Miguel acercó su cabeza y me besó, mordió sus labios y me miró como una puta vieja, encelada. Estaba desbocado. No podía imaginarme a aquel anciano casi, vendedor de quesos, que se estuviera comportando así, como un experto culo pasivo, cariñoso, que además despertaba en mí ternura y pasión por igual.
Los minutos corrían. Miguel colocó sus brazos estirados sobre su cabeza y me dijo entonces que sin sacarla me tumbara en la cama, que quería saber como sería cabalgar sobre mis lomos con mi polla enchufada. Con más habilidad de la esperada lo hicimos, separó bien sus piernas y con una sonrisa comenzó a subir y bajar.

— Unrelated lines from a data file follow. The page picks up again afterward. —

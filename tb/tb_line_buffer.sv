// tb_line_buffer: writes a line of pixels into one line buffer the way the
// controller does (blocks of 16 pixels at a running linear position, byte
// masks, counter increment when a BRAM word is completed), then reads every
// word back, first at one address for all BRAMs and then at a different
// address in each BRAM, and compares with the linear layout
// position p -> BRAM (p/8)%3, word p/24, byte p%8. Also checks that the
// counters return to zero on reset.
module tb_line_buffer;
  localparam int NBRAM = 3, W = 64, AW = 9;
  logic clk = 0, rst_n = 0;
  always #5 clk = ~clk;
  logic [NBRAM-1:0][W-1:0]   wr_data = '0, rd_data;
  logic [NBRAM-1:0][W/8-1:0] wr_mask = '0;
  logic [NBRAM-1:0]          wr_en = '0, addr_inc = '0, addr_rst = '0;
  logic [NBRAM-1:0][AW-1:0]  rd_addr = '0, wr_addr;
  line_buffer #(.NBRAM(NBRAM)) dut (.*);
  int checks = 0, failures = 0;
  byte unsigned line[200];

  task automatic chk(bit ok, string s);
    checks++;
    if (!ok) begin failures++; if (failures < 10) $display("FAIL %s", s); end
  endtask

  initial begin
    int p;
    repeat (2) @(negedge clk);
    rst_n = 1;
    foreach (line[i]) line[i] = 8'($urandom);
    p = 5;                                        // start at an unaligned offset
    while (p + 16 <= 200) begin
      @(negedge clk);
      wr_data = '0; wr_mask = '0;
      for (int i = 0; i < 16; i++) begin
        int q;
        q = p + i;
        wr_data[(q / 8) % NBRAM][8 * (q % 8) +: 8] = line[q];
        wr_mask[(q / 8) % NBRAM][q % 8] = 1'b1;
      end
      for (int b = 0; b < NBRAM; b++) begin
        wr_en[b] = |wr_mask[b];
        addr_inc[b] = wr_mask[b][7];
      end
      p += 16;
    end
    @(negedge clk);
    wr_en = '0; addr_inc = '0;
    // read back positions 5 .. p-1
    for (int a = 0; a < 8; a++) begin
      for (int b = 0; b < NBRAM; b++) rd_addr[b] = AW'(a);
      @(negedge clk);
      for (int b = 0; b < NBRAM; b++)
        for (int k = 0; k < 8; k++) begin
          int q;
          q = a * 24 + b * 8 + k;
          if (q >= 5 && q < p)
            chk(rd_data[b][8 * k +: 8] == line[q], $sformatf("pos %0d", q));
        end
    end
    // read again with a different address in every BRAM
    for (int a = 0; a < 8; a++) begin
      for (int b = 0; b < NBRAM; b++) rd_addr[b] = AW'((a + 3 * b) % 8);
      @(negedge clk);
      for (int b = 0; b < NBRAM; b++)
        for (int k = 0; k < 8; k++) begin
          int q;
          q = ((a + 3 * b) % 8) * 24 + b * 8 + k;
          if (q >= 5 && q < p)
            chk(rd_data[b][8 * k +: 8] == line[q], $sformatf("pos %0d, independent addresses", q));
        end
    end
    chk(wr_addr[0] != 0, "counters advanced");
    addr_rst = '1;
    @(negedge clk);
    addr_rst = '0;
    for (int b = 0; b < NBRAM; b++) chk(wr_addr[b] == 0, "counter reset");
    $display("TB_RESULT checks=%0d failures=%0d", checks, failures);
    $finish;
  end
  initial begin
    repeat (5000) @(posedge clk);
    failures++;
    $display("TB_RESULT checks=%0d failures=%0d", checks, failures);
    $finish;
  end
endmodule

Yo casi moría de placer, no podía mirarle pero esta vez él me obligó a hacerlo, y con un semblante serio se frotó su pecho osuno, estirándose los pelazos hasta arrancárselos. Aquello me desnortó y como un potro enfurecido le levanté por los aires mientras lanzó un quejido que se clavó en el techo. Luego vino otra embestida y una tercera.
La polla de mi viejo osazo era un ariete venoso, lleno de accidentes. Ahora era yo quien quería sentirla pero no lo consintió. Comenzó a sacar la lengua y a salivar, mojándose los labios y diciendo algo en euskera que no comprendí en absoluto. Cogió su polla y abrió la boca. Deseaba que me la metiera dentro y que le ordeñara apretando mis labios contra su húmedo glande.
Así que paré porque más excitante que seguir jodiéndole era cumplir sus deseos. La saqué con cuidado y me introduje su polla en mi boca.¡Qué placer! ¡Qué gustazo! Empezó a moverse el muy cabrón y aquel buen rabazo seguía creciendo.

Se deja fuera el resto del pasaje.